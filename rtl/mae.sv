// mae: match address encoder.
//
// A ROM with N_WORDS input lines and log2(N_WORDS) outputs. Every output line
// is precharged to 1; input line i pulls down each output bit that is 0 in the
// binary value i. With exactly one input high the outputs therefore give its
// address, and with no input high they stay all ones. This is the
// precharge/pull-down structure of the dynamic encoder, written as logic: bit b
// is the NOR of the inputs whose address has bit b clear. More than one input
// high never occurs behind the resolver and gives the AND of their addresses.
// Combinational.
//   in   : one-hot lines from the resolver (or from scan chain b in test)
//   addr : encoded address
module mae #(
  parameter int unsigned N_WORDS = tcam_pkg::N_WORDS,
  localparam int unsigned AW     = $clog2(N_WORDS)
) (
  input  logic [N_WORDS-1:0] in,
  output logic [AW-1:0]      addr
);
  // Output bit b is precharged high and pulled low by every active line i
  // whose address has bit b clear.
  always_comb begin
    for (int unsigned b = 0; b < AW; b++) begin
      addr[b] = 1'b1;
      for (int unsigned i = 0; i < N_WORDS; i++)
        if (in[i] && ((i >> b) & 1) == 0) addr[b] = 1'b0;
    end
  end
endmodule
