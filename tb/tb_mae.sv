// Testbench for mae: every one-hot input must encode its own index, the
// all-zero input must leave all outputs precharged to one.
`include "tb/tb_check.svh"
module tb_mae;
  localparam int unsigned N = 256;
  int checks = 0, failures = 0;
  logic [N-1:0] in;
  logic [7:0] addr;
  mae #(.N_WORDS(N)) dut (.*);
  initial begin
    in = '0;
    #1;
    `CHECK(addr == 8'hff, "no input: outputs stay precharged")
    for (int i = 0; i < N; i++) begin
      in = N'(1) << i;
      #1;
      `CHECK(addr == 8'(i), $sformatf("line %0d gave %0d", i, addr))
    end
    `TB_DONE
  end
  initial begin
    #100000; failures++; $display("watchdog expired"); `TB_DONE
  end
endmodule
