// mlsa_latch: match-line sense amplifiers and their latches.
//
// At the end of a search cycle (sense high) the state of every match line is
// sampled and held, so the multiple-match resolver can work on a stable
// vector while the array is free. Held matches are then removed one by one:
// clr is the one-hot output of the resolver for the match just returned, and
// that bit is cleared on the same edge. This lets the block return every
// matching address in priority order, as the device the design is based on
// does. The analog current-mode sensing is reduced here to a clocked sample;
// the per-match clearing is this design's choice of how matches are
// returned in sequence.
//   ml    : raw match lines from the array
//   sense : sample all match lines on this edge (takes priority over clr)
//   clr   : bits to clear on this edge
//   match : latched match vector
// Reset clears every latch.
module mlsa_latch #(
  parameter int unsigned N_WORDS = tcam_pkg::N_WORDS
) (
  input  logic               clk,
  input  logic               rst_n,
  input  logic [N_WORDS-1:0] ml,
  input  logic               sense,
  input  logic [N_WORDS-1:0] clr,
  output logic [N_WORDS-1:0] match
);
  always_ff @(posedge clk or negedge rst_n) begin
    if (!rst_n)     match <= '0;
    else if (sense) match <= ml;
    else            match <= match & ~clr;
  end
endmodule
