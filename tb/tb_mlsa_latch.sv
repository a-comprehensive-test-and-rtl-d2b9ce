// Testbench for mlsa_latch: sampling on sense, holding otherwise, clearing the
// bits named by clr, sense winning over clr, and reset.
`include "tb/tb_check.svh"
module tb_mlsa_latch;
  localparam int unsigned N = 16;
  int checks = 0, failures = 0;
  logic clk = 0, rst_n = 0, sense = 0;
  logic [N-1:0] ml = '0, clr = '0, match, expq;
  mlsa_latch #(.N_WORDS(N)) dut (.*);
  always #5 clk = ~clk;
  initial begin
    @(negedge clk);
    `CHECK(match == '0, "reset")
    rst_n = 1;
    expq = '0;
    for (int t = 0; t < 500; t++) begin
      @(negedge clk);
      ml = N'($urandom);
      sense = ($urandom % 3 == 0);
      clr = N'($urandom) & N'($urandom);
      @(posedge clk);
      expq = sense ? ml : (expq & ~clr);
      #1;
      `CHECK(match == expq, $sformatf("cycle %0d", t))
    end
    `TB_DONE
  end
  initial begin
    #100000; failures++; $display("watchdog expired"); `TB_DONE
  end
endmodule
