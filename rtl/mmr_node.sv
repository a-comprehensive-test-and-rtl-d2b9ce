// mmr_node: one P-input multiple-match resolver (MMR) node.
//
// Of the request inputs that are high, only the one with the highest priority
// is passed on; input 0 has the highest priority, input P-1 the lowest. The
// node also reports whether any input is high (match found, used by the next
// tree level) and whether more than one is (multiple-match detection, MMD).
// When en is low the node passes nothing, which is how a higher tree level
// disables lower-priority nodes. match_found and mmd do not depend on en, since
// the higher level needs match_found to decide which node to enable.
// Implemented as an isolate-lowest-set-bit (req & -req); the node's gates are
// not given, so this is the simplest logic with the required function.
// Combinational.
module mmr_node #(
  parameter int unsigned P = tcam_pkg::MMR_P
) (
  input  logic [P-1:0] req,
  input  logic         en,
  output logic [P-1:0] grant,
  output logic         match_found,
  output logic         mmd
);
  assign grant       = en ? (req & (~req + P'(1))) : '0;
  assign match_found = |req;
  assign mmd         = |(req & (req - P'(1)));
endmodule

════════════════════

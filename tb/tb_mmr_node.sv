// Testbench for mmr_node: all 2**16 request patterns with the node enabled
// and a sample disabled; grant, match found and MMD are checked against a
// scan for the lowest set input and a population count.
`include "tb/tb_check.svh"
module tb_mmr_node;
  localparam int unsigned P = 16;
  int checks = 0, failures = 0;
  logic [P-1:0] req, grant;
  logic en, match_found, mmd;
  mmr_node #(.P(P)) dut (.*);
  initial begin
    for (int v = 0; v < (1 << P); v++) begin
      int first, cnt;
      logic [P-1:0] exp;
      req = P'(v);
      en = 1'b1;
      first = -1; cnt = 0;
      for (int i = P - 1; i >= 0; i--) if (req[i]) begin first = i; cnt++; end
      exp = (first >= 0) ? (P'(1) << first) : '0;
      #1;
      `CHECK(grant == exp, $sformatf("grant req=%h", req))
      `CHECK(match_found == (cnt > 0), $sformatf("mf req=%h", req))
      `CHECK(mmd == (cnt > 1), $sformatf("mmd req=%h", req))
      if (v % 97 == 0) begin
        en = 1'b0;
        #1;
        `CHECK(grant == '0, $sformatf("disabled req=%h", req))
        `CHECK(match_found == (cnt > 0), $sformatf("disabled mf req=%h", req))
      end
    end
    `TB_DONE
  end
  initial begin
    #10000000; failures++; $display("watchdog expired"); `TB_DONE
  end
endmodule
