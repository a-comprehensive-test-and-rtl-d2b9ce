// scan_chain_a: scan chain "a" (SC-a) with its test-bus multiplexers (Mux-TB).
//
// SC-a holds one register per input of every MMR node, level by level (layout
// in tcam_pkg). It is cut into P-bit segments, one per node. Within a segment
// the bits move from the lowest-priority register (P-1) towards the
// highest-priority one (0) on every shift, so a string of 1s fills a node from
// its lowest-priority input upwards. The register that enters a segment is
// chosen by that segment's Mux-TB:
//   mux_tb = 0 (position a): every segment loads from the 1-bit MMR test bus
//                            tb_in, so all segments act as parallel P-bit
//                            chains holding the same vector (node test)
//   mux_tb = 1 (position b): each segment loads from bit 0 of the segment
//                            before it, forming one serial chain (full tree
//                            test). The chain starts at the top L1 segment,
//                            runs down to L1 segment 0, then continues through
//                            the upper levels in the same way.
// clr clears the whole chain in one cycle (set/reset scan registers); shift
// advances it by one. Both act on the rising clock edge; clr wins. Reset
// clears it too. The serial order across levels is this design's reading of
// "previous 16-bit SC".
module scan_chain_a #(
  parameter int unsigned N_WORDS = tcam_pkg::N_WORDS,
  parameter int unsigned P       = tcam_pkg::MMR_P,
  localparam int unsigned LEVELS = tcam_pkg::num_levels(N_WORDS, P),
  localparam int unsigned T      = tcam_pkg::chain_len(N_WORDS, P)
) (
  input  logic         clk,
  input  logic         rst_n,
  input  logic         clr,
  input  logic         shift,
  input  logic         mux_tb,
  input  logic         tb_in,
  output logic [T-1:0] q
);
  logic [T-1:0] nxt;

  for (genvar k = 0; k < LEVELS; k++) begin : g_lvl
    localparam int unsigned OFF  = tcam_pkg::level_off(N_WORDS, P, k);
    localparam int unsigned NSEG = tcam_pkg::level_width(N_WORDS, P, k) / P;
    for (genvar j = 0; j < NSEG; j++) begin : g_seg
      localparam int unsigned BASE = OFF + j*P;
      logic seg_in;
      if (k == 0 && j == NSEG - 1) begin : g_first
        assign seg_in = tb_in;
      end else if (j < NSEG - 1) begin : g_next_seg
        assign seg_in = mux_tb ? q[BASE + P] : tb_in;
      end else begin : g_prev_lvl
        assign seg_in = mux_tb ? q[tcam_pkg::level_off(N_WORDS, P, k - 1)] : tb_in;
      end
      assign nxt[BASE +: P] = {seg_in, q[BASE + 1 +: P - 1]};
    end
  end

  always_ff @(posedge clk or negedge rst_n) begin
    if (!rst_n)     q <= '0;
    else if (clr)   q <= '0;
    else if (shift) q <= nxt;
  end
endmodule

════════════════════

Within the listing above, the range opens at the line with "with the highest priority" and closes at the line with "by the next". Reproduce exactly the lines of that range, including both ends.

> [Solution for this exercise]
// Of the request inputs that are high, only the one with the highest priority
// is passed on; input 0 has the highest priority, input P-1 the lowest. The
// node also reports whether any input is high (match found, used by the next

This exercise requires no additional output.